- _Work request_: Copy out each line below containing "tiers".

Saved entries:
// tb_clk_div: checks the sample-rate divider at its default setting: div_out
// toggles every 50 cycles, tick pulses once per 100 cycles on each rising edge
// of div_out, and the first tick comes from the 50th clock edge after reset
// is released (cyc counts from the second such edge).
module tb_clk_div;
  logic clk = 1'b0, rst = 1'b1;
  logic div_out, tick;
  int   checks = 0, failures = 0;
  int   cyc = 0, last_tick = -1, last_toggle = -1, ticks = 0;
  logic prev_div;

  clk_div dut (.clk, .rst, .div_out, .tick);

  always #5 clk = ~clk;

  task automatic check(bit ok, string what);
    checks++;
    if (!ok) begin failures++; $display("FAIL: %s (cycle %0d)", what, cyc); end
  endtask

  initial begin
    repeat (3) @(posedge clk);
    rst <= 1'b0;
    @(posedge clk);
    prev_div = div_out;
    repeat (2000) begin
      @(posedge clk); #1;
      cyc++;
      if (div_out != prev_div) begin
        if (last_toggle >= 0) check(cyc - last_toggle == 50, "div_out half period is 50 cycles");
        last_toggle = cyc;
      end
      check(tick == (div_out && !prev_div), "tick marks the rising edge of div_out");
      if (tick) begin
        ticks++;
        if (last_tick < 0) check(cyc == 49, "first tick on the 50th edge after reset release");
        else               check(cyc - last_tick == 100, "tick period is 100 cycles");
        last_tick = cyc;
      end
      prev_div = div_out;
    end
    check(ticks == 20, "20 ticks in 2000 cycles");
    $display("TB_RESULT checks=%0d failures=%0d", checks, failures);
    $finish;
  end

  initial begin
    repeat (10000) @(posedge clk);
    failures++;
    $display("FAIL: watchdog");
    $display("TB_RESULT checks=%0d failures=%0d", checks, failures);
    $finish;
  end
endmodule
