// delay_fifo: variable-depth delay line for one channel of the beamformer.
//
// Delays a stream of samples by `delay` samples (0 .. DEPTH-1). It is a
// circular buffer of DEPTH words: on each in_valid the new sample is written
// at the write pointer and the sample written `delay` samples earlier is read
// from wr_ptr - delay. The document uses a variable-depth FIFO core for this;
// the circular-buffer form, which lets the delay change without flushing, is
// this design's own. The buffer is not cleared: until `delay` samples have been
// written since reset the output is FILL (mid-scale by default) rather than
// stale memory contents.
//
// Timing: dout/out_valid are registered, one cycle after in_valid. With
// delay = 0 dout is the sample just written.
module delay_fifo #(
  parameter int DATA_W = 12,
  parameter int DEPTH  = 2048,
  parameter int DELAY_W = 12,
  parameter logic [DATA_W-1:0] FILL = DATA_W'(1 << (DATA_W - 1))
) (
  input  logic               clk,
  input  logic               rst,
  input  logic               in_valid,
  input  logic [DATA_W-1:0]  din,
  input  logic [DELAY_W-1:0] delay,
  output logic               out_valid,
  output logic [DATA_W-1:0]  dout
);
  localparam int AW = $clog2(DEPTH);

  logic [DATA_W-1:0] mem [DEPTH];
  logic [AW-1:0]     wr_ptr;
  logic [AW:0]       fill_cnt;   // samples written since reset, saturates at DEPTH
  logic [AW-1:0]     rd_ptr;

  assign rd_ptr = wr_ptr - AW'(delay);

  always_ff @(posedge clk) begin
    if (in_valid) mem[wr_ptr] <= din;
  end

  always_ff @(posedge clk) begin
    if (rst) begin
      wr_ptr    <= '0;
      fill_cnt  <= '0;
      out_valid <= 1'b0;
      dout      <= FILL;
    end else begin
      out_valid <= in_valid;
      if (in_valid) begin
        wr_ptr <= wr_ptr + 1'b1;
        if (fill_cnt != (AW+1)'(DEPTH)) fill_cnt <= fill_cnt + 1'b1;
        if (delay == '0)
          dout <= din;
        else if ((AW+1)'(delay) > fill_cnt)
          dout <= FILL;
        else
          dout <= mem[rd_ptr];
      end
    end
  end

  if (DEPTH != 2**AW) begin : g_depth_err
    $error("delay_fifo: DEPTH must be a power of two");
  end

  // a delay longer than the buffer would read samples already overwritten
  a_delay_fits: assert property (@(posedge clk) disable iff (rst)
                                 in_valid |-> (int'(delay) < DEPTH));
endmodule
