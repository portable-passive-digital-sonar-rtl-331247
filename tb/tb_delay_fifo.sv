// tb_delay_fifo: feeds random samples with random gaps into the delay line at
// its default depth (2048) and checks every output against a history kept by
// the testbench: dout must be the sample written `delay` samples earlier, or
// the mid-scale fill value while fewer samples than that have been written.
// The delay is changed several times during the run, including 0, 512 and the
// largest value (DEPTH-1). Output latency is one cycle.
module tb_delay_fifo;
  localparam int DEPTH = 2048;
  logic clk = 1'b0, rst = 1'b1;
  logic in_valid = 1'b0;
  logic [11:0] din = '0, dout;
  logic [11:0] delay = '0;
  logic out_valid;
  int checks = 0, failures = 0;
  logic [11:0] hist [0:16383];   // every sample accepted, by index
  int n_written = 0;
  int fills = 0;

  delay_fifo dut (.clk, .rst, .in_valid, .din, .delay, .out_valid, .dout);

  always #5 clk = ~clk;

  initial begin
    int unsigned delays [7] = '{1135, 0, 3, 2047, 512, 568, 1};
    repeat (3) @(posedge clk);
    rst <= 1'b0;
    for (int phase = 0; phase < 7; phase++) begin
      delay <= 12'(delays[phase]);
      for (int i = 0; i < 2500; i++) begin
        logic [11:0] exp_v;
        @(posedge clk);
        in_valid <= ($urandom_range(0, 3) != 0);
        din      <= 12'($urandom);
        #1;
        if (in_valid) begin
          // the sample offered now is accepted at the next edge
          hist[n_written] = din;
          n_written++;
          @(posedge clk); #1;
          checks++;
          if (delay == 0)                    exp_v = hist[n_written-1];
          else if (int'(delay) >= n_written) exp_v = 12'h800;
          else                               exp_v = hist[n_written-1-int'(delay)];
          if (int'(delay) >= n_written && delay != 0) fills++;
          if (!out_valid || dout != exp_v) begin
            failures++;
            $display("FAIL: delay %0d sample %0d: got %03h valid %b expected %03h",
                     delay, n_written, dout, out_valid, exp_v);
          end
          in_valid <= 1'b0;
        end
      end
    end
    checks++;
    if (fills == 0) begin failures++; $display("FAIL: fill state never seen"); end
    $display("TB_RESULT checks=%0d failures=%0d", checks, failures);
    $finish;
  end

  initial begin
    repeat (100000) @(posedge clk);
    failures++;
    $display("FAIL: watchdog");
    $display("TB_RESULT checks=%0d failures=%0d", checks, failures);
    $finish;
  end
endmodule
---
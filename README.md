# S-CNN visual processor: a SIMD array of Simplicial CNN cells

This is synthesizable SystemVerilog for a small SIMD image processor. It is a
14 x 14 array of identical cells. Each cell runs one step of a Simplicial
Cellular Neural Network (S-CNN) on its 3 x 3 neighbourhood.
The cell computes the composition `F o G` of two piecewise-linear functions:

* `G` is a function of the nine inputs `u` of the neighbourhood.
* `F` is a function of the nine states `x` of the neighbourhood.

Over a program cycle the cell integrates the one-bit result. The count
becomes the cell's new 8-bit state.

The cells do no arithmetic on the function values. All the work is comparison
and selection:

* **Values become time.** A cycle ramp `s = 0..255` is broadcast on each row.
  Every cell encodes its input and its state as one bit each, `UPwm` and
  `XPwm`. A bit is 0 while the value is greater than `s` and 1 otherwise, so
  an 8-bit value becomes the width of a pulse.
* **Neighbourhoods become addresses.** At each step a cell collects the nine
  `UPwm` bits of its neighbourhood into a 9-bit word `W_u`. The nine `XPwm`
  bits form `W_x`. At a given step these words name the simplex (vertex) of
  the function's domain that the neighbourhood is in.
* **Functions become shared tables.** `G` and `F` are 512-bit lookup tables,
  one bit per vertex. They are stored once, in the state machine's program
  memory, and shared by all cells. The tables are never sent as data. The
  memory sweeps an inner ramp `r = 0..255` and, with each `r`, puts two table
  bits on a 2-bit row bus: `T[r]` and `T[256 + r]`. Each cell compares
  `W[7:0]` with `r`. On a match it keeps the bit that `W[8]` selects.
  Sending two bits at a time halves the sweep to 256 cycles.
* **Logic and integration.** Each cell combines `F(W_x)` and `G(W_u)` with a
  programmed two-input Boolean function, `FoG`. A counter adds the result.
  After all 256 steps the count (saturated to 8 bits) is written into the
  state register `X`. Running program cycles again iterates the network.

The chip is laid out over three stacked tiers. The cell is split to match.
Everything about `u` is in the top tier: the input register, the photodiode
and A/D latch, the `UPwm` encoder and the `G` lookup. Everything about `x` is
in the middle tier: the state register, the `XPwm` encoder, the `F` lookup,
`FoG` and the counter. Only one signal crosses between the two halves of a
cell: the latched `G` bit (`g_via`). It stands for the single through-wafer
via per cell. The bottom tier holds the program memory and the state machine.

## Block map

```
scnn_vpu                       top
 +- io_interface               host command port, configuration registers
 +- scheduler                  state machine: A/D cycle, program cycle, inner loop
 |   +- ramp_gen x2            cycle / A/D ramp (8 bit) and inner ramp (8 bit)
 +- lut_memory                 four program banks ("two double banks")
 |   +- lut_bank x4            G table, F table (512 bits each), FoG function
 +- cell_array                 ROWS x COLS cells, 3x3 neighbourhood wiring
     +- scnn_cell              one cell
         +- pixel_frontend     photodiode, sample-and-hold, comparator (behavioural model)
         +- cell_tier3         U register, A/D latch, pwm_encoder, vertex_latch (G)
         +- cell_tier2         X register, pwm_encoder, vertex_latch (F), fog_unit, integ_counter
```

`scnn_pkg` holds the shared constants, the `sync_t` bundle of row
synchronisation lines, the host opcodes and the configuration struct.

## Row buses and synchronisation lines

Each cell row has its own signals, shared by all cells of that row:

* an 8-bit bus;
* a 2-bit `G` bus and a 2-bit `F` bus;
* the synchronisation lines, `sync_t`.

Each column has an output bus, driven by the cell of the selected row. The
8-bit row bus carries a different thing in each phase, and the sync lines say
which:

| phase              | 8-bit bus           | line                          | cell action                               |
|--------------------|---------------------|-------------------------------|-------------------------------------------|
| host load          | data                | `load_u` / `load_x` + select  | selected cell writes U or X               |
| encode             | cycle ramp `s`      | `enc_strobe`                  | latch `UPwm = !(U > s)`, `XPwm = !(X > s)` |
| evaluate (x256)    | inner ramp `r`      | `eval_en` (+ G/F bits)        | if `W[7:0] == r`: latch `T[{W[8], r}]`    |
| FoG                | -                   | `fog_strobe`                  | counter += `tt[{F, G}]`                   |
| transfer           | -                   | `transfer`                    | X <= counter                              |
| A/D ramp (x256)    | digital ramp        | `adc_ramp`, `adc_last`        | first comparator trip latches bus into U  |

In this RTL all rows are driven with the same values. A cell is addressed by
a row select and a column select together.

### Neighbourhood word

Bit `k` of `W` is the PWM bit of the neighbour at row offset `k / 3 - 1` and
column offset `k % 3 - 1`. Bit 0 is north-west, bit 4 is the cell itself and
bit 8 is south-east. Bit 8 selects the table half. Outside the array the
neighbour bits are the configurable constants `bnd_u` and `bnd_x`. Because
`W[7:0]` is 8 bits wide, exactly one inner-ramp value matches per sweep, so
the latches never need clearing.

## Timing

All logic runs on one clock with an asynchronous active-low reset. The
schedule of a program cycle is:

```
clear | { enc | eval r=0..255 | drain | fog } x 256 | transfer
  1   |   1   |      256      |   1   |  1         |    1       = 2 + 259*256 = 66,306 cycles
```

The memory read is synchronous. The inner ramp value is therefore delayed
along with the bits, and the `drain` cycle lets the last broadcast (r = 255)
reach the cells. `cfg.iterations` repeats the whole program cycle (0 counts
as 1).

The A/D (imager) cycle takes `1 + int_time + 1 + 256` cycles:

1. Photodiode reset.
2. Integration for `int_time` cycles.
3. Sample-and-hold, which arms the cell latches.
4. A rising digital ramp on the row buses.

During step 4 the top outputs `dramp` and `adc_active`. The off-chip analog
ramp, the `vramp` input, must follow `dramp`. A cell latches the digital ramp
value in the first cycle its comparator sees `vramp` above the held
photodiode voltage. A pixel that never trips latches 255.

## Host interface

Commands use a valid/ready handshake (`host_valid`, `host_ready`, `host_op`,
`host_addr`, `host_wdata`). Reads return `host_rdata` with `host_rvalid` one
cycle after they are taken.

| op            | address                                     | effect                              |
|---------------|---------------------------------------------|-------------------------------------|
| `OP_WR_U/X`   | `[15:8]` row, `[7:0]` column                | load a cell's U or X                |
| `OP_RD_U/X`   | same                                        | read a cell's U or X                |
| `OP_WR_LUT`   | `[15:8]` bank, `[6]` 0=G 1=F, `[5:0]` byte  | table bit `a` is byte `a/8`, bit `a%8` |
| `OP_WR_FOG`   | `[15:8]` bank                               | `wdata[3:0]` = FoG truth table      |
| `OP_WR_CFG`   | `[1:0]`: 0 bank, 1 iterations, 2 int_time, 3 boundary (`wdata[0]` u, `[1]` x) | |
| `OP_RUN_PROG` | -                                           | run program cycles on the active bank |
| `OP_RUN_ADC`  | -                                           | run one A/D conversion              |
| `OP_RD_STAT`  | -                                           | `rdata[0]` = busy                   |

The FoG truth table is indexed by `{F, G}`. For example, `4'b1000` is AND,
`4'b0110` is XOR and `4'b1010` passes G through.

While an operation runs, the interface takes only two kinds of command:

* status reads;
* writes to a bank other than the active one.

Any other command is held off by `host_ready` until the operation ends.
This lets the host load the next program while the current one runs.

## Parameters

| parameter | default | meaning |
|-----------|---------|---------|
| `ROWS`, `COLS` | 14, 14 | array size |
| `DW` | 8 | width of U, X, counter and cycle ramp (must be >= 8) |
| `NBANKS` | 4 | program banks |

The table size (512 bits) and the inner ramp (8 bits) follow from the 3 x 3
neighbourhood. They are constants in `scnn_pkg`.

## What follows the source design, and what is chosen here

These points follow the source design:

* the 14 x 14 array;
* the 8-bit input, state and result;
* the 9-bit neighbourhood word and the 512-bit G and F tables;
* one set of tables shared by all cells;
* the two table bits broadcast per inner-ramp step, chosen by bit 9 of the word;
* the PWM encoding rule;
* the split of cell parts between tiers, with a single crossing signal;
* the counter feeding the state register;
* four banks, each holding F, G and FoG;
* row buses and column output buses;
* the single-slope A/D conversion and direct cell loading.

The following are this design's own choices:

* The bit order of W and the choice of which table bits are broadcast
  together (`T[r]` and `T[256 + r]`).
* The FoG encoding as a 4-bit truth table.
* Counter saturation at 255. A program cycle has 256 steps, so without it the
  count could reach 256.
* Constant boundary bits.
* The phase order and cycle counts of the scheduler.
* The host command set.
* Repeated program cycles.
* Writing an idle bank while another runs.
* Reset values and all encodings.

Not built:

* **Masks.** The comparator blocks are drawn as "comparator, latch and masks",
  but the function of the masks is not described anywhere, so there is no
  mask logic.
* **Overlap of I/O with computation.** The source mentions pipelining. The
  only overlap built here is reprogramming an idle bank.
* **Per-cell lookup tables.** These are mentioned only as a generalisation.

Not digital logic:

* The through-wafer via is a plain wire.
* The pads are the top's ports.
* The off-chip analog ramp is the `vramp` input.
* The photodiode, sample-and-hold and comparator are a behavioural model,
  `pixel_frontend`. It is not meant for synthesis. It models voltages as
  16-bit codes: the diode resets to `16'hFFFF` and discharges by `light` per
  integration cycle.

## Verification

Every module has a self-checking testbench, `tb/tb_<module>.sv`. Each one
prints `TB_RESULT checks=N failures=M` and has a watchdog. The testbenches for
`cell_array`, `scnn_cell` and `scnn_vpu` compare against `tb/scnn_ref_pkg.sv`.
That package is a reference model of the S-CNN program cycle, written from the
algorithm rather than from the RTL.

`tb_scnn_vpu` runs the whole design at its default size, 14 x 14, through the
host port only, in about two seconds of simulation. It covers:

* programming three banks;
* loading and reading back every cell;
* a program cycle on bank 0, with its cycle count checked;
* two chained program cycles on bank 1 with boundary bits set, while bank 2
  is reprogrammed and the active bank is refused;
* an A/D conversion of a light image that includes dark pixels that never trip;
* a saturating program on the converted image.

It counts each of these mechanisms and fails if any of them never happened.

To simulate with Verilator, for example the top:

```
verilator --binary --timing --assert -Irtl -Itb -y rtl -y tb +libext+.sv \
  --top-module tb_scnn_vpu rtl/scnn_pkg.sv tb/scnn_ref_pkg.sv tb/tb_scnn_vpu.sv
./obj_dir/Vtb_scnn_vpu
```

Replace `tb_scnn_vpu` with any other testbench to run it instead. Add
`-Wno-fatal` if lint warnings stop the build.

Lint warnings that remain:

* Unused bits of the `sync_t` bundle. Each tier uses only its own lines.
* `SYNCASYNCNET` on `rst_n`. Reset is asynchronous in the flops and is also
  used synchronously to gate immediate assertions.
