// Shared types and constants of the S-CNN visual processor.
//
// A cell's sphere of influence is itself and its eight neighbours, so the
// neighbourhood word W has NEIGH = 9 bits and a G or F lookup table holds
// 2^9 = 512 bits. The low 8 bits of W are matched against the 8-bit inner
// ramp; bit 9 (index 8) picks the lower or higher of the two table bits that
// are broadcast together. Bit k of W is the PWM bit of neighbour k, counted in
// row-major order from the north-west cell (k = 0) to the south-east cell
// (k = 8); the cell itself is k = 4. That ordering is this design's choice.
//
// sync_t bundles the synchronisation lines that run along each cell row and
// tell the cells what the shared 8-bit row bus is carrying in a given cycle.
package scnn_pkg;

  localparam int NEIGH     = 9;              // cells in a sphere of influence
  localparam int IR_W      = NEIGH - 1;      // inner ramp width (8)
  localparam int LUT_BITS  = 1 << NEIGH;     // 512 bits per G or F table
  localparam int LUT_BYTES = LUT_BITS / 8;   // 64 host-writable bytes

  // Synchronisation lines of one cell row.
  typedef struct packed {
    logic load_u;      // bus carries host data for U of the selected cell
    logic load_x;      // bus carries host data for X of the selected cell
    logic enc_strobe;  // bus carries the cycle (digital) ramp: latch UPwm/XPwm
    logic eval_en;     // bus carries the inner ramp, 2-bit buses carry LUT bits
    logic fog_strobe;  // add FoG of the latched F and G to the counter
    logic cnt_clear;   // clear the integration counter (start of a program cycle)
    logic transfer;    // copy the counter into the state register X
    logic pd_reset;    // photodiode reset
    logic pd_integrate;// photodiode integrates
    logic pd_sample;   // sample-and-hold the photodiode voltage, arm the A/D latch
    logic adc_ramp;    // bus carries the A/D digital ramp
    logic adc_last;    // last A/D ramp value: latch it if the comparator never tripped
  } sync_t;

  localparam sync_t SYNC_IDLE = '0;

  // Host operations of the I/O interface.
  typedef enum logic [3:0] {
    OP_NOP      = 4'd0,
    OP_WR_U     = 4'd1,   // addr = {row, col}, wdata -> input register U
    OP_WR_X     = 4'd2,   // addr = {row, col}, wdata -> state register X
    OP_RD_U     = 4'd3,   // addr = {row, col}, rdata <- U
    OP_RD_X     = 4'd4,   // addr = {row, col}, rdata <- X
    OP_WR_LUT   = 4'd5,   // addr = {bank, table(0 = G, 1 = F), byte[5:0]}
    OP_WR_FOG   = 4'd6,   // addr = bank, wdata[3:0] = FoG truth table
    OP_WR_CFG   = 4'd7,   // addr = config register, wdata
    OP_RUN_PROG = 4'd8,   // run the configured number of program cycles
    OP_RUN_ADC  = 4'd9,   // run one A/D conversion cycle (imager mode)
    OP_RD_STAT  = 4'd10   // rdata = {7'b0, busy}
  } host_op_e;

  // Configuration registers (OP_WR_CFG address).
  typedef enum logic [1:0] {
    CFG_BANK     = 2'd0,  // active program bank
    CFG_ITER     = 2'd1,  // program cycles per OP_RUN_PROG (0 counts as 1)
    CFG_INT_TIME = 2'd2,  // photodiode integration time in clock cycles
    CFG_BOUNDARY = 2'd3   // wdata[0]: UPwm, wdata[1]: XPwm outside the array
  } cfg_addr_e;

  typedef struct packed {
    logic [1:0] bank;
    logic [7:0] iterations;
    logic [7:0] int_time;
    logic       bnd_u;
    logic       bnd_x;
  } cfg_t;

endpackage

- _Solution to the exercise_:
The chip is laid out over three stacked tiers. The cell is split to match.
* the split of cell parts between tiers, with a single crossing signal;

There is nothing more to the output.